▶ **Stored items from a collection**
Start of Block

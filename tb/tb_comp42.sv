// Exhaustive self-checking testbench of comp42: for all 32 input
// combinations, x1+x2+x3+x4+cin == sum + 2*(carry+cout), and cout must not
// depend on cin.
module tb_comp42;
  logic x1, x2, x3, x4, cin, sum, carry, cout, cout_c0;
  int checks = 0, failures = 0;

  comp42 dut (.x1(x1), .x2(x2), .x3(x3), .x4(x4), .cin(cin),
              .sum(sum), .carry(carry), .cout(cout));

  initial begin : watchdog
    #100000;
    failures++;
    $display("FAIL: watchdog expired");
    $display("TB_RESULT checks=%0d failures=%0d", checks, failures);
    $finish;
  end

  initial begin
    for (int v = 0; v < 16; v++) begin
      {x4, x3, x2, x1} = 4'(v);
      for (int ci = 0; ci < 2; ci++) begin
        cin = 1'(ci);
        #1;
        if (ci == 0) cout_c0 = cout;
        checks++;
        if (int'(x1) + int'(x2) + int'(x3) + int'(x4) + int'(cin) !=
            int'(sum) + 2 * (int'(carry) + int'(cout))) begin
          failures++;
          $display("FAIL: x=%b cin=%b -> sum=%b carry=%b cout=%b",
                   {x4, x3, x2, x1}, cin, sum, carry, cout);
        end
        checks++;
        if (cout != cout_c0) failures++;
      end
    end
    $display("TB_RESULT checks=%0d failures=%0d", checks, failures);
    $finish;
  end
endmodule
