// Carry-save adder (CSA): a row of independent full adders that reduces
// three W-bit vectors to a sum vector and a carry vector with the delay of
// one full adder.
//
// Interface: x, y, z in; s = x^y^z; c = majority(x,y,z) moved one place
// left, so that x + y + z = s + c (mod 2^W). The carry out of the top
// column is dropped, which keeps all arithmetic modulo 2^W like the
// 2n-bit accumulator registers it feeds. Purely combinational.
module csa #(
  parameter int unsigned W = 16
) (
  input  logic [W-1:0] x,
  input  logic [W-1:0] y,
  input  logic [W-1:0] z,
  output logic [W-1:0] s,
  output logic [W-1:0] c
);
  logic [W-1:0] maj;

  assign s   = x ^ y ^ z;
  assign maj = (x & y) | (x & z) | (y & z);
  assign c   = maj << 1;
endmodule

End of Block

▶ **REQUIREMENT**
Search the entries for the word "begin" and pick out every line that holds it.

▶ **ANSWER TO THIS TASK**
  initial begin : watchdog
  initial begin
    for (int v = 0; v < 16; v++) begin
      for (int ci = 0; ci < 2; ci++) begin
            int'(sum) + 2 * (int'(carry) + int'(cout))) begin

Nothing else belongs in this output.